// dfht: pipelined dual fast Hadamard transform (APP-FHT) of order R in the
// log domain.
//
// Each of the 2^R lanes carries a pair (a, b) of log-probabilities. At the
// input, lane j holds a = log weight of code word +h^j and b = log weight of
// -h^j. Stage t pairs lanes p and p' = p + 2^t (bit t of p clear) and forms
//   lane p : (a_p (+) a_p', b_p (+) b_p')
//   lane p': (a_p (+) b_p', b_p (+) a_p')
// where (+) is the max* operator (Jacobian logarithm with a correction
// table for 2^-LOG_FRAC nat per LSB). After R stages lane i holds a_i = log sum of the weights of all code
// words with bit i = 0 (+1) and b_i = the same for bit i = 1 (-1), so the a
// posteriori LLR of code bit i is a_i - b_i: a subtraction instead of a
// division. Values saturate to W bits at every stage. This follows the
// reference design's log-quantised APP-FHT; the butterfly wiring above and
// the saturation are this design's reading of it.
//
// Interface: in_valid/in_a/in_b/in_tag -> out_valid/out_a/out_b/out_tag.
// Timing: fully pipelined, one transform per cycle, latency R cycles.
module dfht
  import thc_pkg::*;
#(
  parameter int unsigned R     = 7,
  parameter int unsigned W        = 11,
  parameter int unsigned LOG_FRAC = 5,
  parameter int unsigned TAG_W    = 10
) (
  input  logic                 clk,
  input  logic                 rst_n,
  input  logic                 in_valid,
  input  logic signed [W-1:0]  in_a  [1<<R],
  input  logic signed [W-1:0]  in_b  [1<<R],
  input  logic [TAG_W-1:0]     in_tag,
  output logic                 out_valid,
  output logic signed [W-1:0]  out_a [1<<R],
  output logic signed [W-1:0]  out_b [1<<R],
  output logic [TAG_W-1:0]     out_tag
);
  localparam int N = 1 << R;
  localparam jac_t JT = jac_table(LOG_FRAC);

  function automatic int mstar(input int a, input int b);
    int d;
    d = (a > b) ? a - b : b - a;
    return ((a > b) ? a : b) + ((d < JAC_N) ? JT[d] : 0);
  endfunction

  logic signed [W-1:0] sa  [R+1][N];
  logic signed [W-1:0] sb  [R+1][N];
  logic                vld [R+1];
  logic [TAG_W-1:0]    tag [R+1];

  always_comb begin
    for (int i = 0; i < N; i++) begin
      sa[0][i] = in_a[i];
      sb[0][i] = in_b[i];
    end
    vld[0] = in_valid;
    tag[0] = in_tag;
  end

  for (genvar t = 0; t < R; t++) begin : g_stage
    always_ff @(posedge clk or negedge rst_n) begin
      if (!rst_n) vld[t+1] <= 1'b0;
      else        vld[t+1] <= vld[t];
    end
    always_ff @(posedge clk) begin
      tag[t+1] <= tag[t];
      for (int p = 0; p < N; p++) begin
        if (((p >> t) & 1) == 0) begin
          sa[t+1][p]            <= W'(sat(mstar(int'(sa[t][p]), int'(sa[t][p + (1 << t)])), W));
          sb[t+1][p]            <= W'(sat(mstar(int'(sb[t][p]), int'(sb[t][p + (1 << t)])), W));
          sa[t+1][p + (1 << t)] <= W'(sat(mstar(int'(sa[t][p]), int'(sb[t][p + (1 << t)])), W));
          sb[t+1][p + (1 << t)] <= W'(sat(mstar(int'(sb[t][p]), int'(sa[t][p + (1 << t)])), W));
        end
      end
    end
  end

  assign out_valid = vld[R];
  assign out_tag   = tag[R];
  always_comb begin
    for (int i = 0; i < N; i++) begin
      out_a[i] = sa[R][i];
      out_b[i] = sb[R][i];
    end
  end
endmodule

_Task objective_: Total lines holding "transform" in the records: report this figure alone.

_Finished exercise_: 2